The benchmarking method was similar to the one described by Gary Beene in his 2007 Equation Parsers article. Each engine was tested for parsing and evaluating performance using three expressions. The total time spent was used to calculate a “Meps” (million expressions parsed or evaluated per second) index that represents the engine speed.
The expressions used were the following:
1 2 3 | 4 * (4 * Atan(1 / 5.0) - Atan(1 / 239.0)) + a + b Abs(Sin(Sqrt(a*a + b*b))*255) Abs(Sin(Sqrt(a^2 + b^2))*255) |
Where “a” and “b” are variables set to 2 and 4.
Each engine parsed and evaluated the expressions 500,000 times. The times were added and used to calculate the “Meps” index by dividing the number of repetitions by the time consumed. The results were as follows:
Time in seconds | Speeds in “Meps” | |||
Library | Parse | Evaluate | Parse | Evaluate |
CalcEngine | 1.4 | 1.3 | 1.04 | 1.18 |
NCalc | 7.1 | 5.7 | 0.21 | 0.26 |
Flee | 1,283.0 | 0.5 | 0.00 | 2.91 |
CalcEngine* | 10.7 | 1.5 | 0.14 | 0.99 |
NCalc* | 145.2 | 5.7 | 0.01 | 0.27 |
Some comments about the benchmark results:
- CalcEngine performed well, being the fastest parser and the second fastest evaluator (after Flee).
- Flee is literally “off the charts” on both counts, almost 900 times slower parsing and 2.5 times faster evaluating than CalcEngine.
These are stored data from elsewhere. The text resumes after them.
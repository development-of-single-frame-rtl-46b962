// sprite_draw_hw: one sprite drawing unit (the document's SpriteDrawHW).
//
// A call either fills a rectangle of the sprite screen with the transparent
// colour (mode = MODE_ERASE) or draws one sprite onto it (mode = MODE_DRAW).
// Drawing goes line by line: the read stage copies sprite line i and the
// screen line under it into two line buffers (sp_line, sc_line), and the
// write stage merges them pixel by pixel (a non-zero sprite pixel replaces
// the screen pixel) and writes the line to the new screen. Both stages and
// the whole memory traffic share one memory master port, D0, through a
// two-way round-robin arbiter. Each word carries two pixels. This
// organisation follows the document.
//
// The document runs the two stages concurrently (dataflow). Here each line
// buffer has two banks: while the write stage drains line i from one bank,
// the read stage fills line i+1 into the other. A bank is marked full when
// the read stage has filled it and free when the write stage has drained it;
// the bank flags and the arbiter scheme are this design's choices.
//
// Interface: when idle, a one-cycle start pulse latches cmd; busy stays high
// until the call has finished, and done pulses for one cycle when the last
// write has been accepted by the memory port. Writes are posted, so the
// memory must apply writes and reads in the order it accepts them.
module sprite_draw_hw
  import sprite_pkg::*;
#(
  parameter int unsigned GAME_DW   = GAME_DW_DEF,  // screen width in pixels
  parameter int unsigned MAX_SPW   = MAX_SPW_DEF,  // widest sprite in pixels
  parameter int unsigned MAX_OUTST = 16            // outstanding reads on D0
) (
  input  logic      clk,
  input  logic      rst_n,
  // control (the caller's arguments)
  input  logic      start,
  input  draw_cmd_t cmd,
  output logic      busy,
  output logic      done,
  // memory master port D0
  output logic      m_req_valid,
  output mem_req_t  m_req,
  input  logic      m_req_ready,
  input  logic      m_rsp_valid,
  input  word_t     m_rsp_rdata
);

  localparam int unsigned NBANK = 2;
  localparam int unsigned BW    = $clog2(NBANK);
  localparam int unsigned IW    = $clog2(MAX_SPW/2);

  draw_cmd_t cmd_q;
  logic      running, go, rd_done_q, wr_done_q;
  logic      rd_busy, rd_done, wr_busy, wr_done;
  logic      stages_idle;

  // Call control.
  assign go   = start && !running;
  assign busy = running;

  always_ff @(posedge clk or negedge rst_n) begin
    if (!rst_n) begin
      cmd_q     <= '0;
      running   <= 1'b0;
      rd_done_q <= 1'b0;
      wr_done_q <= 1'b0;
      done      <= 1'b0;
    end else begin
      done <= 1'b0;
      if (go) begin
        cmd_q     <= cmd;
        running   <= 1'b1;
        rd_done_q <= 1'b0;
        wr_done_q <= 1'b0;
      end else if (running) begin
        if (rd_done) rd_done_q <= 1'b1;
        if (wr_done) wr_done_q <= 1'b1;
        if ((rd_done_q || rd_done) && (wr_done_q || wr_done)) begin
          running <= 1'b0;
          done    <= 1'b1;
        end
      end
    end
  end

  // Both stages start one cycle after the call, from the latched command.
  logic stage_start;
  always_ff @(posedge clk or negedge rst_n) begin
    if (!rst_n) stage_start <= 1'b0;
    else        stage_start <= go;
  end

  // Line buffers.
  logic              sl_we, scl_we, line_filled, line_drained;
  logic [BW-1:0]     rd_bank, wr_bank;
  logic [IW-1:0]     rd_idx, wr_idx;
  word_t             buf_wdata, sl_rdata, scl_rdata;
  logic [NBANK-1:0]  full;
  logic [BW-1:0]     fill_ptr, drain_ptr;

  line_buffer #(.DEPTH(MAX_SPW/2), .NBANK(NBANK)) u_sp_line (
    .clk, .we(sl_we), .wbank(rd_bank), .waddr(rd_idx), .wdata(buf_wdata),
    .rbank(wr_bank), .raddr(wr_idx), .rdata(sl_rdata)
  );
  line_buffer #(.DEPTH(MAX_SPW/2), .NBANK(NBANK)) u_sc_line (
    .clk, .we(scl_we), .wbank(rd_bank), .waddr(rd_idx), .wdata(buf_wdata),
    .rbank(wr_bank), .raddr(wr_idx), .rdata(scl_rdata)
  );

  // Bank flags: set when a line has been read in, cleared when written out.
  always_ff @(posedge clk or negedge rst_n) begin
    if (!rst_n) begin
      full      <= '0;
      fill_ptr  <= '0;
      drain_ptr <= '0;
    end else if (go) begin
      full      <= '0;
      fill_ptr  <= '0;
      drain_ptr <= '0;
    end else begin
      if (line_filled) begin
        full[fill_ptr] <= 1'b1;
        fill_ptr       <= (int'(fill_ptr) == NBANK - 1) ? '0 : fill_ptr + 1'b1;
      end
      if (line_drained) begin
        full[drain_ptr] <= 1'b0;
        drain_ptr       <= (int'(drain_ptr) == NBANK - 1) ? '0 : drain_ptr + 1'b1;
      end
    end
  end

  // Stages.
  mem_req_t         arb_req [2];
  logic [1:0]       arb_ready, arb_rsp_valid;
  word_t            arb_rsp_rdata;
  logic     rd_req_valid, rd_req_ready, rd_rsp_valid;
  logic     wr_req_valid, wr_req_ready;
  mem_req_t rd_req, wr_req;

  read_stage #(.GAME_DW(GAME_DW), .MAX_SPW(MAX_SPW), .NBANK(NBANK)) u_read (
    .clk, .rst_n,
    .start       (stage_start),
    .cmd         (cmd_q),
    .busy        (rd_busy),
    .done        (rd_done),
    .req_valid   (rd_req_valid),
    .req         (rd_req),
    .req_ready   (rd_req_ready),
    .rsp_valid   (rd_rsp_valid),
    .rsp_rdata   (arb_rsp_rdata),
    .sl_we, .scl_we,
    .buf_bank    (rd_bank),
    .buf_idx     (rd_idx),
    .buf_wdata,
    .bank_free   (!full[rd_bank]),
    .line_filled
  );

  write_stage #(.GAME_DW(GAME_DW), .MAX_SPW(MAX_SPW), .NBANK(NBANK)) u_write (
    .clk, .rst_n,
    .start       (stage_start),
    .cmd         (cmd_q),
    .busy        (wr_busy),
    .done        (wr_done),
    .req_valid   (wr_req_valid),
    .req         (wr_req),
    .req_ready   (wr_req_ready),
    .buf_bank    (wr_bank),
    .buf_idx     (wr_idx),
    .sl_rdata, .scl_rdata,
    .bank_ready  (full[wr_bank]),
    .line_drained
  );

  // Bus D0: requester 0 is the read stage, requester 1 the write stage.

  assign arb_req[0]   = rd_req;
  assign arb_req[1]   = wr_req;
  assign rd_req_ready = arb_ready[0];
  assign wr_req_ready = arb_ready[1];
  assign rd_rsp_valid = arb_rsp_valid[0];

  mem_arbiter #(.NM(2), .MAX_OUTST(MAX_OUTST)) u_d0 (
    .clk, .rst_n,
    .s_req_valid ({wr_req_valid, rd_req_valid}),
    .s_req       (arb_req),
    .s_req_ready (arb_ready),
    .s_rsp_valid (arb_rsp_valid),
    .s_rsp_rdata (arb_rsp_rdata),
    .m_req_valid, .m_req, .m_req_ready, .m_rsp_valid,
    .m_rsp_rdata
  );

  // Neither stage may still be working once the unit reports done.
  assign stages_idle = !rd_busy && !wr_busy;
  a_idle_when_done: assert property (@(posedge clk) disable iff (!rst_n) done |-> stages_idle)
    else $error("sprite_draw_hw: done while a stage is busy");

  // The write stage never reads, so no response may be routed to it.
  a_no_write_rsp: assert property (@(posedge clk) disable iff (!rst_n) !arb_rsp_valid[1])
    else $error("sprite_draw_hw: read response routed to the write stage");

endmodule
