// tb_sprite_draw_hw: self-checking test of one drawing unit.
//
// The unit works on a 64x16-pixel screen and 16x16 sprites in a memory
// model with latency and random stalls. A reference copy of the memory is
// updated here by the drawing rule (erase: the rectangle becomes 0; draw:
// for each sprite pixel that is not 0 the screen pixel is replaced) and the
// whole memory is compared after every call. The sequence: a full-screen
// erase without stalls (its cycle count is checked against one word per
// cycle), random sprite draws with stalls, a draw from one screen into a
// second screen, a partial erase, and a draw without stalls whose cycle
// count shows that reading and writing overlap. It counts how often the
// read and write stages overlapped on the bus.
module tb_sprite_draw_hw;
  import sprite_pkg::*;

  localparam int unsigned GAME_DW = 64;
  localparam int unsigned GAME_DH = 16;
  localparam int unsigned MAX_SPW = 16;
  localparam int unsigned SCR_W   = GAME_DW / 2 * GAME_DH;   // words per screen
  localparam int unsigned SP_BASE = SCR_W;                   // 4 sprite images
  localparam int unsigned SP_SIZE = MAX_SPW * MAX_SPW / 2;
  localparam int unsigned SCR_B   = SP_BASE + 4 * SP_SIZE;   // second screen
  localparam int unsigned WORDS   = SCR_B + SCR_W;
  localparam int unsigned LAT     = 6;

  logic      clk = 0, rst_n = 0;
  logic      start, busy, done;
  draw_cmd_t cmd;
  logic      m_req_valid, m_req_ready, m_rsp_valid;
  mem_req_t  m_req;
  word_t     m_rsp_rdata;

  int checks = 0, failures = 0;
  int n_overlap = 0, n_transparent = 0;

  sprite_draw_hw #(.GAME_DW(GAME_DW), .MAX_SPW(MAX_SPW)) dut (.*);

  ddr_model #(.WORDS(WORDS), .LAT(LAT), .STALL_PCT(20)) u_mem (
    .clk, .rst_n, .req_valid(m_req_valid), .req(m_req), .req_ready(m_req_ready),
    .rsp_valid(m_rsp_valid), .rsp_rdata(m_rsp_rdata)
  );

  always #5 clk = ~clk;

  word_t ref_mem [WORDS];

  initial begin
    repeat (300000) @(posedge clk);
    failures++;
    $display("TB_RESULT checks=%0d failures=%0d", checks, failures);
    $finish;
  end

  // Overlap: a read accepted between two writes of the same call means the
  // read stage was fetching the next line while the write stage was busy.
  logic [1:0] hist;  // kinds of the last two accepted requests, 1 = write
  always @(posedge clk) begin
    if (!rst_n || start) hist <= 2'b00;
    else if (m_req_valid && m_req_ready) begin
      if (m_req.we && hist == 2'b10) n_overlap++;
      hist <= {hist[0], m_req.we};
    end
  end

  function automatic pixel_t rand_pix();
    return ($urandom_range(3) == 0) ? '0 : pixel_t'($urandom);
  endfunction

  task automatic model(input draw_cmd_t c);
    for (int i = 0; i < c.h; i++)
      for (int j = 0; j < c.w / 2; j++) begin
        int unsigned sa, da;
        word_t s, o;
        sa = c.scp + (i + c.y) * (GAME_DW / 2) + c.x / 2 + j;
        da = c.scn + (i + c.y) * (GAME_DW / 2) + c.x / 2 + j;
        if (c.mode == MODE_ERASE) ref_mem[da] = '0;
        else begin
          s = ref_mem[c.sp + i * (c.w / 2) + j];
          o = ref_mem[sa];
          for (int p = 0; p < 2; p++)
            if (s[p*32 +: 32] != 0) o[p*32 +: 32] = s[p*32 +: 32];
            else n_transparent++;
          ref_mem[da] = o;
        end
      end
  endtask

  task automatic run(input draw_cmd_t c, output int cycles);
    @(negedge clk);
    cmd = c; start = 1;
    @(negedge clk);
    start = 0;
    cycles = 1;
    while (!done) begin
      @(negedge clk);
      cycles++;
    end
    checks++;
    if (busy) begin
      failures++;
      $display("busy still high after done");
    end
    model(c);
    for (int a = 0; a < WORDS; a++) begin
      checks++;
      if (u_mem.mem[a] !== ref_mem[a]) begin
        failures++;
        if (failures < 10) $display("word %0d: %h, expected %h", a, u_mem.mem[a], ref_mem[a]);
      end
    end
  endtask

  function automatic draw_cmd_t rand_sprite();
    draw_cmd_t c;
    c = '0;
    c.mode = MODE_DRAW;
    c.w    = dim_t'(2 * $urandom_range(1, MAX_SPW / 2));
    c.h    = dim_t'($urandom_range(1, MAX_SPW));
    c.x    = dim_t'(2 * $urandom_range(0, (GAME_DW - c.w) / 2));
    c.y    = dim_t'($urandom_range(0, GAME_DH - c.h));
    c.sp   = addr_t'(SP_BASE + $urandom_range(3) * SP_SIZE);
    return c;
  endfunction

  initial begin
    int cyc;
    draw_cmd_t c;
    start = 0; cmd = '0;
    for (int a = 0; a < WORDS; a++) begin
      ref_mem[a] = {rand_pix(), rand_pix()};
      u_mem.mem[a] = ref_mem[a];
    end
    repeat (3) @(posedge clk);
    rst_n = 1;

    // 1. full-screen erase, memory never stalls: one word per cycle
    u_mem.stall_pct = 0;
    c = '0; c.mode = MODE_ERASE; c.w = GAME_DW; c.h = GAME_DH;
    run(c, cyc);
    checks++;
    if (cyc < SCR_W || cyc > SCR_W + 4) begin
      failures++;
      $display("erase took %0d cycles, expected %0d..%0d", cyc, SCR_W, SCR_W + 4);
    end
    $display("full-screen erase: %0d cycles for %0d words", cyc, SCR_W);

    // 2. random sprites with stalls
    u_mem.stall_pct = 20;
    for (int t = 0; t < 30; t++) begin
      c = rand_sprite();
      run(c, cyc);
    end

    // 3. from the first screen into the second
    c = rand_sprite();
    c.scn = addr_t'(SCR_B);
    run(c, cyc);

    // 4. partial erase
    c = '0; c.mode = MODE_ERASE; c.x = 10; c.y = 3; c.w = 20; c.h = 7;
    run(c, cyc);

    // 5. a full 16x16 sprite with no stalls: each line costs its 24 bus
    //    transfers plus the read latency and a few cycles of hand-over
    u_mem.stall_pct = 0;
    c = rand_sprite();
    c.w = 16; c.h = 16; c.x = 8; c.y = 0;
    run(c, cyc);
    $display("16x16 draw: %0d cycles (bus transfers %0d)", cyc, 16 * 24);
    checks++;
    if (cyc < 16 * 24 || cyc > 16 * (24 + LAT + 4)) begin
      failures++;
      $display("draw too slow: %0d cycles", cyc);
    end

    checks++;
    if (n_overlap == 0 || n_transparent == 0) begin
      failures++;
      $display("coverage: overlap=%0d transparent=%0d", n_overlap, n_transparent);
    end
    $display("overlap events=%0d transparent pixels=%0d", n_overlap, n_transparent);
    $display("TB_RESULT checks=%0d failures=%0d", checks, failures);
    $finish;
  end
endmodule
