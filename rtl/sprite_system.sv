// sprite_system: several sprite drawing units working on one sprite screen.
//
// Single-frame sprite drawing: each frame, the sprite screen is first
// filled with the transparent colour and then every sprite is drawn onto it
// in priority order, lowest priority first. With N_UNITS drawing units the
// host splits the erase of the screen among the units (one horizontal band
// each) and hands each unit its own sprites, so up to N_UNITS sprites are
// drawn at once. This arrangement follows the document, which evaluates one,
// two and three units; three is the default here.
//
// Each unit keeps its own memory master port, as each synthesized drawing
// block has its own bus master; the ports are brought out side by side
// (index u belongs to unit u) and meet only in the memory system, the
// shared DDR3 SDRAM, which is not part of this RTL. A memory port must
// accept requests with a valid/ready handshake, apply them in the order
// accepted and return read data on the same port in request order, one
// word per read with m_rsp_valid high for one cycle. Each unit also has its
// own control port: start, cmd, busy and done as in sprite_draw_hw. The
// host (a processor, not part of this RTL) issues the commands.
//
// Drawing order between units is not coordinated: where sprites handled by
// different units overlap, the result depends on timing, so the host should
// give overlapping sprites to the same unit (for example by giving each unit
// a band of the screen), and should let all units finish erasing before any
// unit draws across a band boundary.
module sprite_system
  import sprite_pkg::*;
#(
  parameter int unsigned N_UNITS   = 3,            // drawing units
  parameter int unsigned GAME_DW   = GAME_DW_DEF,  // screen width in pixels
  parameter int unsigned MAX_SPW   = MAX_SPW_DEF,  // widest sprite in pixels
  parameter int unsigned MAX_OUTST = 16            // outstanding reads per unit
) (
  input  logic                     clk,
  input  logic                     rst_n,
  // per-unit control
  input  logic      [N_UNITS-1:0]  start,
  input  draw_cmd_t [N_UNITS-1:0]  cmd,
  output logic      [N_UNITS-1:0]  busy,
  output logic      [N_UNITS-1:0]  done,
  // per-unit memory master ports towards the DDR3 SDRAM
  output logic      [N_UNITS-1:0]  m_req_valid,
  output mem_req_t  [N_UNITS-1:0]  m_req,
  input  logic      [N_UNITS-1:0]  m_req_ready,
  input  logic      [N_UNITS-1:0]  m_rsp_valid,
  input  word_t     [N_UNITS-1:0]  m_rsp_rdata
);

  for (genvar u = 0; u < N_UNITS; u++) begin : g_unit
    sprite_draw_hw #(
      .GAME_DW(GAME_DW), .MAX_SPW(MAX_SPW), .MAX_OUTST(MAX_OUTST)
    ) u_hw (
      .clk, .rst_n,
      .start       (start[u]),
      .cmd         (cmd[u]),
      .busy        (busy[u]),
      .done        (done[u]),
      .m_req_valid (m_req_valid[u]),
      .m_req       (m_req[u]),
      .m_req_ready (m_req_ready[u]),
      .m_rsp_valid (m_rsp_valid[u]),
      .m_rsp_rdata (m_rsp_rdata[u])
    );
  end

endmodule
Because Flee compiles formulas to IL, I expected slow parsing and fast evaluation, but the magnitude of the difference was surprising.
- Entries marked with asterisks were performed with optimizations off. They are included to demonstrate the impact of the optimization options.
In addition to speed, size is important, especially for Silverlight applications that need to be downloaded to the client machine. Here is a comparison of library sizes:
Library | Size (kB) |
CalcEngine | 26 |
NCalc | 188 |
Flee | 202 |
CalcEngine is the smallest library by far, more than seven times smaller than NCalc. If necessary, it could be trimmed even further by removing some of the less important built-in functions.
Conclusion
The CalcEngine
class is compact, fast, extensible, and multi-platform. I think it is different enough from NCalc and Flee to add value for many types of projects, especially Silverlight applications like the one it was created for. You can see the Silverlight app in action in the image below.
I hope others will find CalcEngine useful and interesting as well.